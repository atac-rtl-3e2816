// emesh_router: one router of the electrical mesh inside a cluster (the ENet).
//
// Five inputs (north, east, south, west, local) and six outputs: the same five plus a port to
// the cluster's Hub, which only the two Hub-attached routers of a cluster ever use. A packet for
// a core of the same cluster goes by dimension-order (X first, then Y) routing; a broadcast or a
// packet for another cluster is routed, again X then Y, to the Hub router of the sender's half
// of the cluster and leaves there on the Hub port.
//
// Each input has a FIFO (buffer write), each output a round-robin switch allocator that holds
// its grant for a whole packet, a crossbar, and an output register that stands for the link
// traversal. A flit therefore takes two cycles per hop: one in the router, one on the link.
// Valid/ready handshakes on every port; in_ready is !full of the input FIFO and does not depend
// on in_valid. The stage list and the 2-cycle hop follow the document; buffer depth, the port
// handshake and which routers reach the Hub are choices of this design.
module emesh_router
  import atac_pkg::*;
#(
  parameter int unsigned BUF_DEPTH = 4
) (
  input  logic     clk,
  input  logic     rst_n,
  input  core_id_t my_id,
  input  logic     in_valid [5],
  input  flit_t    in_flit  [5],
  output logic     in_ready [5],
  output logic     out_valid[6],
  output flit_t    out_flit [6],
  input  logic     out_ready[6]
);
  typedef logic [2:0] port_t;

  // X-then-Y step from this tile towards tile t.
  function automatic port_t xy_step(tile_id_t here, tile_id_t t);
    logic [1:0] hx, hy, tx, ty;
    hx = here[1:0]; hy = here[3:2]; tx = t[1:0]; ty = t[3:2];
    if (tx > hx)      return port_t'(P_E);
    else if (tx < hx) return port_t'(P_W);
    else if (ty > hy) return port_t'(P_S);
    else if (ty < hy) return port_t'(P_N);
    else              return port_t'(P_L);
  endfunction

  function automatic port_t route(flit_t f, core_id_t me);
    tile_id_t hub_t;
    port_t    p;
    if (!f.meta.bcast && cluster_of(f.meta.dst) == cluster_of(me)) begin
      p = xy_step(tile_of(me), tile_of(f.meta.dst));
    end else begin
      hub_t = (f.meta.src[1] == 1'b0) ? HUB_TILE_W : HUB_TILE_E;
      p = xy_step(tile_of(me), hub_t);
      if (p == port_t'(P_L)) p = port_t'(P_H);
    end
    return p;
  endfunction

  flit_t  head   [5];
  logic   empty  [5];
  logic   full   [5];
  logic   pop    [5];
  port_t  rsel   [5];
  port_t  saved  [5];
  logic   in_pkt [5];

  for (genvar i = 0; i < 5; i++) begin : g_in
    sync_fifo #(.T(flit_t), .DEPTH(BUF_DEPTH)) u_buf (
      .clk, .rst_n,
      .push(in_valid[i]), .wr_data(in_flit[i]),
      .pop(pop[i]), .rd_data(head[i]),
      .full(full[i]), .empty(empty[i]), .count()
    );
    assign in_ready[i] = !full[i];
    assign rsel[i] = (in_pkt[i]) ? saved[i] : route(head[i], my_id);

    always_ff @(posedge clk or negedge rst_n) begin
      if (!rst_n) begin
        in_pkt[i] <= 1'b0; saved[i] <= '0;
      end else if (pop[i]) begin
        in_pkt[i] <= !head[i].meta.tail;
        saved[i]  <= rsel[i];
      end
    end
  end

  logic  ov [6];
  flit_t of [6];
  logic [4:0] gnt [6];
  logic [2:0] gidx [6];
  logic       gany [6];
  logic       take [6];

  for (genvar o = 0; o < 6; o++) begin : g_out
    logic [4:0] req;
    always_comb
      for (int i = 0; i < 5; i++) req[i] = !empty[i] && (rsel[i] == port_t'(o));

    rr_arb #(.N(5)) u_sa (
      .clk, .rst_n, .req,
      .adv(take[o]), .tail(head[gidx[o]].meta.tail),
      .gnt(gnt[o]), .gnt_idx(gidx[o]), .any(gany[o])
    );
    assign take[o] = gany[o] && (!ov[o] || out_ready[o]);

    always_ff @(posedge clk or negedge rst_n) begin
      if (!rst_n) begin
        ov[o] <= 1'b0; of[o] <= '0;
      end else if (take[o]) begin
        ov[o] <= 1'b1; of[o] <= head[gidx[o]];
      end else if (out_ready[o]) begin
        ov[o] <= 1'b0;
      end
    end
    assign out_valid[o] = ov[o];
    assign out_flit[o]  = of[o];
  end

  always_comb begin
    for (int i = 0; i < 5; i++) begin
      pop[i] = 1'b0;
      for (int o = 0; o < 6; o++)
        if (take[o] && gnt[o][i]) pop[i] = 1'b1;
    end
  end

  for (genvar i = 0; i < 5; i++) begin : g_chk
    a_one_output: assert property (@(posedge clk) disable iff (!rst_n)
      pop[i] |-> !empty[i]);
  end
endmodule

==*==

**WHAT IS BEING ASKED**
Look over the records above, and wherever a line contains the string "this", copy that line.

**SOLVED PROBLEM**
// handshake and which routers reach the Hub are choices of this design.
  // X-then-Y step from this tile towards tile t.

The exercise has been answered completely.